AIM OF THE EXERCISE
Copy each line of the material below that includes the string "pulses".

DATA EXTRACT
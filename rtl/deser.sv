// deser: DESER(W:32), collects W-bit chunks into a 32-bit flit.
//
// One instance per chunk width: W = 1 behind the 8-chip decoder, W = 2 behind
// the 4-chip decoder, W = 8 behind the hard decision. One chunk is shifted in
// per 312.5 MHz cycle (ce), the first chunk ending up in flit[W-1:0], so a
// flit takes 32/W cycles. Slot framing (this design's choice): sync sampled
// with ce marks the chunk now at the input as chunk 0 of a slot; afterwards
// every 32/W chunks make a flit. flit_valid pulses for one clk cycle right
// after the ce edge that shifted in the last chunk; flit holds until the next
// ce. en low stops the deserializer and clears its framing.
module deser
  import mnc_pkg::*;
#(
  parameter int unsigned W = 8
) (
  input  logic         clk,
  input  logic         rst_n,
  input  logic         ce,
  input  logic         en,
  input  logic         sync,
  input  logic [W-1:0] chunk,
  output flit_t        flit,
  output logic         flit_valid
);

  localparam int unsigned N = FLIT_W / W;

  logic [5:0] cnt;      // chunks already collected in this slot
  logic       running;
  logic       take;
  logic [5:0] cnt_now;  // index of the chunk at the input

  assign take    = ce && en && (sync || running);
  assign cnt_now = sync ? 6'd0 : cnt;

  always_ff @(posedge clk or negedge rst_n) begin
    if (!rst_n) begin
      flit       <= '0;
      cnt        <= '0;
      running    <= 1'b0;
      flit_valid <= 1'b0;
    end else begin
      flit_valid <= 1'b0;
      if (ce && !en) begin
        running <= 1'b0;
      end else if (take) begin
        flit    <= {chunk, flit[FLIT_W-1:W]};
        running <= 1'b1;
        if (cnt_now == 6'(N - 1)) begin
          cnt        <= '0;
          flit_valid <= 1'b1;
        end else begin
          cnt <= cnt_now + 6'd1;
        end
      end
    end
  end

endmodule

---

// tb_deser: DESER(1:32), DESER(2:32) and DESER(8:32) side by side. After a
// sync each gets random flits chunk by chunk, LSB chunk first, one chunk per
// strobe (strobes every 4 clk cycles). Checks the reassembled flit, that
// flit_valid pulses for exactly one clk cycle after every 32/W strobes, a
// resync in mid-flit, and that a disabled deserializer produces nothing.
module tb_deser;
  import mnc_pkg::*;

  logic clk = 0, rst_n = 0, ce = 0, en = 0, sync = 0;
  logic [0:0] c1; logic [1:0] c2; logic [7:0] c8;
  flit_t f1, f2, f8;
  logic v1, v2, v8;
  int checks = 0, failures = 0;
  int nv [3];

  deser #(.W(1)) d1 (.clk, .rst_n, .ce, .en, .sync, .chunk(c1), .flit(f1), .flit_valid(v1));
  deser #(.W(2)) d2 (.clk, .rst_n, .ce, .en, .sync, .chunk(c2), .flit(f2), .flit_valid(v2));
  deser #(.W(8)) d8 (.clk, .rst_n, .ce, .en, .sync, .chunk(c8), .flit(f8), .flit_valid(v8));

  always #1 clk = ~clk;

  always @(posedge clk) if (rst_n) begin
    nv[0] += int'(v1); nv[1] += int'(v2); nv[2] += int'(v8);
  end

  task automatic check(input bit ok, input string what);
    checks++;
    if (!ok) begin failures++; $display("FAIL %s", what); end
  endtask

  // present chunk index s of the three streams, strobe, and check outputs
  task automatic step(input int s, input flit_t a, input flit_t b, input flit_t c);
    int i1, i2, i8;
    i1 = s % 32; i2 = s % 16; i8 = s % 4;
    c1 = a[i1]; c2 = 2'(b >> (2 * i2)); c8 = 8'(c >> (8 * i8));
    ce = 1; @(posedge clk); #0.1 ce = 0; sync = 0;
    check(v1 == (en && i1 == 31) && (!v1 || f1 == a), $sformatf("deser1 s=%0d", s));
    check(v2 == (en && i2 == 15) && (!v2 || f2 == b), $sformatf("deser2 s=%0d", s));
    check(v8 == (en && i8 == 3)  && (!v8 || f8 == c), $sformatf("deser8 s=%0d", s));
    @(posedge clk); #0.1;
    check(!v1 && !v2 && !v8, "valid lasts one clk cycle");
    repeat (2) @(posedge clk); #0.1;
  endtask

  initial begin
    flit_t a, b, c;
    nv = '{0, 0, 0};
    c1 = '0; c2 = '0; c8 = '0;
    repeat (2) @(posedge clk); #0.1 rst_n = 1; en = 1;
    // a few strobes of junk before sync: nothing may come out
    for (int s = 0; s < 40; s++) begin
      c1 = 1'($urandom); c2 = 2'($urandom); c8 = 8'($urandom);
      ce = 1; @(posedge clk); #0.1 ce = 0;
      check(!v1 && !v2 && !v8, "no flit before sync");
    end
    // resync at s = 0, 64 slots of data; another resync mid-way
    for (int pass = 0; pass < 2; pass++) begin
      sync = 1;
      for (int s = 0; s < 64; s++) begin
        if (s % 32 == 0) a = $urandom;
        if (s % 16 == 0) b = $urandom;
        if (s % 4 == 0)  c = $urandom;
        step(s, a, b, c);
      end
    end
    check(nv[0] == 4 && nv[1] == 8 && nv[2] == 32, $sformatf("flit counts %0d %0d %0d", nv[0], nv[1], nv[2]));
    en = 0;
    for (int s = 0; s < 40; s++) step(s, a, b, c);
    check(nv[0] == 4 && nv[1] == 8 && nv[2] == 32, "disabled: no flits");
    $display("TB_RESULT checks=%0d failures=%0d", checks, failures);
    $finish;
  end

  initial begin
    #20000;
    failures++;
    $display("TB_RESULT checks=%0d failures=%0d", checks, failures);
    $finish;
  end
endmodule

SOLVED EXERCISE
// every 32/W chunks make a flit. flit_valid pulses for one clk cycle right
// flit_valid pulses for exactly one clk cycle after every 32/W strobes, a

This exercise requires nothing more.